Randy Blackford

Activist Angela Y. Davis speaks against state violence

November 20, 2015

When Angela Y. Davis addressed the Case Western Reserve Community at the Church of the Covenant on Nov. 13, she spoke starkly about the struggles facing black people in the United States.

“Over the last year or so, we have been very much opened on a persistent assault on black lives, from racial profiling and police violence to the racist, institutionalized violence …” Davis said.

She immediately cited the deaths of Tamir Rice and Tanisha Anderson at the hands of police last November as examples of the “persistent assaults” faced by the black community. Rice, a 12-year-old boy, was killed when officers mistook his toy gun for a real weapon. Anderson, whose family reported that she was disturbing the peace and then agreed to let the police take her to the hospital for a mental evaluation, was killed when an officer knocked her to the ground while trying to handcuff her.

“Of course these are not new, it’s just that the media has been paying more attention to these assaults over the last year in the aftermath of the Ferguson protest,” Davis said.

According to Davis, our society experiences amnesia when examining racial conflict in our own country. Instead of eliminating the institutionalized racism and violence that slavery produced, the U.S. chooses a band-aid approach. Davis said that only the immediate problems, such as police violence, are addressed, while their historical depth is ignored.

Another chronic problem that requires a more historically grounded solution is cycles of violence, which ultimately contribute to an economy of violence.

“But why do we always assume that the … violence that comes from our communities is totally separate from the violence that comes down from … the apparatuses of the state?” Davis asked. “Where does this idea come from that encourages us to see violence as a solution?”

Expanding upon her question, Davis described how people don’t know how to solve conflict anymore. So they call the police. Then, they see officers use violent behavior to solve the problem, and people learn to continue the cycle of violence.

For Davis, the epitome of our inability to solve conflict without violence is the prison system, or as she calls it, “the prison-industrial complex.” She points out that people often leave prison more violent than when they entered it, and that it unfairly targets black men.

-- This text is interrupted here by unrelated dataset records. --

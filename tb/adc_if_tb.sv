// adc_if_tb: checks that adc_if starts a conversion once every PERIOD
// cycles, and returns the converter's word CONV_CYCLES+1 cycles later.
module adc_if_tb;
  localparam int PERIOD = 25, CONV = 3;
  logic clk = 0, rst = 1;
  logic convst, valid;
  logic [11:0] data, sample;
  int conversions;
  int checks = 0, failures = 0;
  int cyc = 0, last_convst = -1, nvalid = 0;

  adc_if #(.PERIOD(PERIOD), .CONV_CYCLES(CONV)) dut (
    .clk, .rst, .adc_convst(convst), .adc_data(data), .sample, .sample_valid(valid)
  );
  adc_model u_adc (.clk, .rst, .convst, .data, .conversions);

  always #5 clk = ~clk;

  initial begin
    repeat (5000) @(posedge clk);
    failures++;
    $display("TB_RESULT checks=%0d failures=%0d", checks, failures);
    $finish;
  end

  always @(posedge clk) if (!rst) begin
    cyc <= cyc + 1;
    if (convst) begin
      if (last_convst >= 0) begin
        checks++;
        if (cyc - last_convst != PERIOD) begin
          failures++; $display("convst spacing %0d", cyc - last_convst);
        end
      end
      last_convst <= cyc;
    end
    if (valid) begin
      checks++;
      if (cyc - last_convst != CONV + 1) begin
        failures++; $display("latency %0d", cyc - last_convst);
      end
      checks++;
      if (sample != 12'(dsss_ref_pkg::adc_value(nvalid))) begin
        failures++; $display("sample %0d: %h", nvalid, sample);
      end
      nvalid <= nvalid + 1;
    end
  end

  initial begin
    repeat (3) @(posedge clk);
    rst <= 0;
    repeat (PERIOD * 10 + CONV + 3) @(posedge clk);
    checks++; if (nvalid != 10) begin failures++; $display("%0d samples", nvalid); end
    $display("TB_RESULT checks=%0d failures=%0d", checks, failures);
    $finish;
  end
endmodule
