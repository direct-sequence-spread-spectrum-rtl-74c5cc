// clk_gen: derives the 40 MHz sample timing and the D/A converter clock from
// the 80 MHz board clock.
//
// A counter modulo DIV runs on the board clock. sample_en is a one-cycle
// enable, high once every DIV cycles; every sample-rate register in the design
// updates on the board clock edge that ends a cycle with sample_en high. The
// D/A clock is the divided clock inverted, as on the prototype: it is a
// register, so it has no glitches, and its rising edge falls half-way between
// two sample updates, when the D/A input word is stable. The divide ratio of 2
// (80 MHz to 40 MHz) is the design's; the counter form is this design's own.
//
// Timing (DIV = 2): sample_en is high every second cycle; dac_clk rises one
// board-clock cycle after each sample update.
module clk_gen #(
  parameter int unsigned DIV = dsss_pkg::CLK_PER_SAMPLE
) (
  input  logic clk,        // board clock, 80 MHz
  input  logic rst,        // synchronous, active high
  output logic sample_en,  // one-cycle enable at the 40 MHz sample rate
  output logic dac_clk     // inverted 40 MHz clock for the D/A converter
);
  localparam int unsigned CW = (DIV > 1) ? $clog2(DIV) : 1;
  logic [CW-1:0] cnt, cnt_nxt;

  always_comb cnt_nxt = (cnt == CW'(DIV - 1)) ? '0 : cnt + 1'b1;

  always_ff @(posedge clk) begin
    if (rst) begin
      cnt     <= '0;
      dac_clk <= 1'b0;
    end else begin
      cnt     <= cnt_nxt;
      // divided clock is high in the first half of a sample period; the D/A
      // clock is its inverse
      dac_clk <= !(cnt_nxt < CW'(DIV / 2));
    end
  end

  assign sample_en = (cnt == CW'(DIV - 1));

endmodule
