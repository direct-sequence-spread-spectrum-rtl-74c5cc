// clk_gen_tb: checks the sample enable and the inverted D/A clock of clk_gen
// for the default divide-by-2 and for a divide-by-4 instance, against a
// counter kept in the testbench.
module clk_gen_tb;
  logic clk = 0, rst = 1;
  logic se2, dc2, se4, dc4;
  int checks = 0, failures = 0;
  int n = 0;
  int ne2 = 0, rises2 = 0;
  logic dc2_prev;

  clk_gen            dut2 (.clk, .rst, .sample_en(se2), .dac_clk(dc2));
  clk_gen #(.DIV(4)) dut4 (.clk, .rst, .sample_en(se4), .dac_clk(dc4));

  always #5 clk = ~clk;

  initial begin
    repeat (10000) @(posedge clk);
    failures++;
    $display("TB_RESULT checks=%0d failures=%0d", checks, failures);
    $finish;
  end

  initial begin
    repeat (3) @(posedge clk);
    rst <= 0;
    @(posedge clk);  // first edge out of reset: counters at 1
    n = 1;
    dc2_prev = dc2;
    repeat (400) begin
      #1;
      checks++; if (se2 !== ((n % 2) == 1)) begin failures++; $display("se2 wrong at %0d", n); end
      checks++; if (dc2 !== ((n % 2) >= 1)) begin failures++; $display("dc2 wrong at %0d", n); end
      checks++; if (se4 !== ((n % 4) == 3)) begin failures++; $display("se4 wrong at %0d", n); end
      checks++; if (dc4 !== ((n % 4) >= 2)) begin failures++; $display("dc4 wrong at %0d", n); end
      if (se2) ne2++;
      if (dc2 && !dc2_prev) rises2++;
      dc2_prev = dc2;
      @(posedge clk);
      n++;
    end
    // 40 MHz from 80 MHz: one enable and one D/A clock edge every 2 cycles
    checks++; if (ne2 != 200)    begin failures++; $display("enable count %0d", ne2); end
    checks++; if (rises2 != 200) begin failures++; $display("dac_clk rises %0d", rises2); end
    $display("TB_RESULT checks=%0d failures=%0d", checks, failures);
    $finish;
  end
endmodule
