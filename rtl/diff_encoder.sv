// diff_encoder: differential encoder for one bit stream.
//
// The output is the product of the input and the previous output, with logic
// 1 read as +1 and logic 0 as -1; in logic terms it is the XNOR of the input
// bit and the previous output bit:
//   in prev | out
//    0   0  |  1
//    0   1  |  0
//    1   0  |  0
//    1   1  |  1
// The product-with-delayed-output structure and the truth table follow the
// design. The reference value the first bit of a frame is encoded against
// (REF, loaded by init) is this design's own choice.
//
// Timing: q holds the last encoded bit; it updates on the clock edge of a
// cycle with en high, so a bit presented with en appears one cycle later.
module diff_encoder #(
  parameter bit REF = 1'b1  // previous-output value assumed at frame start
) (
  input  logic clk,
  input  logic rst,
  input  logic init,  // reload the reference (start of frame)
  input  logic en,    // encode d
  input  logic d,     // raw bit
  output logic q      // encoded bit
);
  always_ff @(posedge clk) begin
    if (rst || init) q <= REF;
    else if (en)     q <= ~(d ^ q);
  end
endmodule
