// diff_encoder_tb: drives random bits into diff_encoder and checks every
// output against the +-1 product of the input and the previous output, and
// the reference reload.
module diff_encoder_tb;
  logic clk = 0, rst = 1, init = 0, en = 0, d = 0, q;
  int checks = 0, failures = 0;
  bit prev;
  int seen[4];

  diff_encoder dut (.clk, .rst, .init, .en, .d, .q);

  always #5 clk = ~clk;

  initial begin
    repeat (5000) @(posedge clk);
    failures++;
    $display("TB_RESULT checks=%0d failures=%0d", checks, failures);
    $finish;
  end

  initial begin
    repeat (2) @(posedge clk);
    rst <= 0;
    @(posedge clk); #1;
    checks++; if (q !== 1'b1) begin failures++; $display("reset value"); end
    prev = 1;
    for (int i = 0; i < 500; i++) begin
      en = ($urandom % 4) != 0;
      d  = $urandom % 2;
      init = (i % 97) == 50;
      @(posedge clk); #1;
      if (init) prev = 1;
      else if (en) begin
        seen[{d, prev}]++;
        prev = dsss_ref_pkg::prod(d, prev);
      end
      checks++;
      if (q !== prev) begin failures++; $display("step %0d: q=%b exp=%b", i, q, prev); end
    end
    en = 0; init = 0;
    // truth table: every row exercised
    for (int r = 0; r < 4; r++) begin
      checks++; if (seen[r] == 0) begin failures++; $display("row %0d never hit", r); end
    end
    $display("TB_RESULT checks=%0d failures=%0d", checks, failures);
    $finish;
  end
endmodule
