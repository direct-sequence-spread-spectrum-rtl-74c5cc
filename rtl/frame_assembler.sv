// frame_assembler: builds the 128-bit transmission frame and shifts out its
// odd (I) and even (Q) bit streams one bit at a time.
//
// A 72-bit shift register collects the six most recent A/D samples. On load
// the frame is formed as preamble, frame sync, unit ID, sequence number and
// sensor data (layout in dsss_pkg), the sequence number is incremented, and
// the frame is split: frame bits 1, 3, 5, ... (counting from the first bit
// sent) fill the 64-bit I register and bits 2, 4, 6, ... the Q register.
// i_bit and q_bit show the current pair; advance shifts both registers by one.
// The list of fields and the odd/even split follow the design; the field
// widths, the sample buffer and the sequence counter width are this design's.
//
// Timing: i_bit/q_bit change on the clock edge after load or advance.
module frame_assembler
  import dsss_pkg::*;
#(
  parameter logic [ID_W-1:0] UNIT_ID = 16'h0001
) (
  input  logic               clk,
  input  logic               rst,
  input  logic [ADC_W-1:0]   sample,        // A/D sample
  input  logic               sample_valid,  // shift sample into the data field
  input  logic               load,          // assemble a new frame
  input  logic               advance,       // move to the next bit pair
  output logic               i_bit,         // current odd (I) bit
  output logic               q_bit,         // current even (Q) bit
  output logic [SEQ_W-1:0]   seq_num        // sequence number of the next frame
);
  logic [DATA_W-1:0]            data_buf;
  logic [SYMBOLS_PER_FRAME-1:0] i_reg, q_reg;
  frame_t                       frame;

  assign frame = {PREAMBLE, FRAME_SYNC, UNIT_ID, seq_num, data_buf};

  always_ff @(posedge clk) begin
    if (rst) begin
      data_buf <= '0;
      seq_num  <= '0;
      i_reg    <= '0;
      q_reg    <= '0;
    end else begin
      if (sample_valid)
        data_buf <= {data_buf[DATA_W-ADC_W-1:0], sample};
      if (load) begin
        seq_num <= seq_num + 1'b1;
        for (int k = 0; k < SYMBOLS_PER_FRAME; k++) begin
          // pair k holds frame bits 2k+1 (odd) and 2k+2 (even), MSB first
          i_reg[SYMBOLS_PER_FRAME-1-k] <= frame[BITS_PER_FRAME-1-2*k];
          q_reg[SYMBOLS_PER_FRAME-1-k] <= frame[BITS_PER_FRAME-2-2*k];
        end
      end else if (advance) begin
        i_reg <= {i_reg[SYMBOLS_PER_FRAME-2:0], 1'b0};
        q_reg <= {q_reg[SYMBOLS_PER_FRAME-2:0], 1'b0};
      end
    end
  end

  assign i_bit = i_reg[SYMBOLS_PER_FRAME-1];
  assign q_bit = q_reg[SYMBOLS_PER_FRAME-1];

endmodule
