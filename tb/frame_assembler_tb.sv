// frame_assembler_tb: loads two frames into frame_assembler and checks all
// 64 odd/even bit pairs of each against a frame built from its field list in
// the testbench, including the sequence number step from one frame to the
// next and the use of the six most recent A/D samples only.
module frame_assembler_tb;
  import dsss_pkg::*;
  localparam logic [15:0] ID = 16'hA5C3;
  logic clk = 0, rst = 1, sample_valid = 0, load = 0, advance = 0;
  logic [11:0] sample = '0;
  logic i_bit, q_bit;
  logic [15:0] seq_num;
  int checks = 0, failures = 0;
  bit f[128];
  int s[6];
  int nsamp = 0;

  frame_assembler #(.UNIT_ID(ID)) dut (
    .clk, .rst, .sample, .sample_valid, .load, .advance, .i_bit, .q_bit, .seq_num);

  always #5 clk = ~clk;

  initial begin
    repeat (5000) @(posedge clk);
    failures++;
    $display("TB_RESULT checks=%0d failures=%0d", checks, failures);
    $finish;
  end

  task automatic push_sample(int v);
    sample = 12'(v); sample_valid = 1;
    @(posedge clk); #1 sample_valid = 0;
    nsamp++;
  endtask

  initial begin
    repeat (2) @(posedge clk);
    #1 rst = 0;
    for (int fr = 0; fr < 2; fr++) begin
      // more than six samples: only the last six belong in the frame
      for (int j = 0; j < 6 + 3 * fr; j++) push_sample(dsss_ref_pkg::adc_value(nsamp));
      for (int j = 0; j < 6; j++) s[j] = dsss_ref_pkg::adc_value(nsamp - 6 + j);
      dsss_ref_pkg::build_frame(int'(ID), fr, s, f);
      load = 1; @(posedge clk); #1 load = 0;
      checks++; if (seq_num != 16'(fr + 1)) begin failures++; $display("seq %0d", seq_num); end
      for (int p = 0; p < 64; p++) begin
        checks++;
        if (i_bit !== f[2*p] || q_bit !== f[2*p+1]) begin
          failures++; $display("frame %0d pair %0d: %b%b exp %b%b", fr, p, i_bit, q_bit, f[2*p], f[2*p+1]);
        end
        // pair stays put without advance
        @(posedge clk); #1;
        checks++; if (i_bit !== f[2*p] || q_bit !== f[2*p+1]) begin failures++; $display("moved"); end
        advance = 1; @(posedge clk); #1 advance = 0;
      end
    end
    $display("TB_RESULT checks=%0d failures=%0d", checks, failures);
    $finish;
  end
endmodule
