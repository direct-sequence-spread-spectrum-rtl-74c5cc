// pn_gen: 127-chip pseudo-noise sequence generator.
//
// A 7-stage Fibonacci linear feedback shift register: the state shifts
// towards the MSB, the new LSB is the XOR of the state bits selected by TAPS,
// and the chip is the MSB. With a primitive feedback (the defaults in
// dsss_pkg) the sequence is a maximal-length sequence of 127 chips, so it
// repeats exactly once per data bit. The 127-chip length follows the design;
// the design does not give the PN_I/PN_Q sequences, so the feedback
// polynomials and the all-ones seed are this design's own.
//
// Timing: chip is valid while the state is held; restart reloads SEED and
// step advances one chip, each on the next clock edge.
module pn_gen #(
  parameter logic [6:0] TAPS = dsss_pkg::PN_I_TAPS,
  parameter logic [6:0] SEED = dsss_pkg::PN_SEED
) (
  input  logic clk,
  input  logic rst,
  input  logic restart,  // reload the seed (chip 0)
  input  logic step,     // advance to the next chip
  output logic chip
);
  logic [6:0] state;

  initial assert (SEED != '0) else $error("pn_gen: all-zero seed locks the LFSR");

  always_ff @(posedge clk) begin
    if (rst || restart) state <= SEED;
    else if (step)      state <= {state[5:0], ^(state & TAPS)};
  end

  assign chip = state[6];

endmodule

According to The New York Times’s Upshot, 1.5 million black men are “missing” from everyday life because they are either dead or in jail. For Davis, this demonstrates that they are victims of the economy of violence she is fighting against. Their families are collateral victims, especially as they are still just as likely to be the targets of state violence thanks to racial profiling and other forms of institutionalized racism.

Calls for reform aren’t enough, though, said Davis. She wants demilitarization of the police, followed by the disarming of the police and eventually the disarming of everyone else, as well as the abolition of the prison system.

“We call for the abolition of the constitution of the police as we know it, and new ways of imagining safety and security …” said Davis. “This is only the beginning of a struggle … to reinvent and recreate our society.”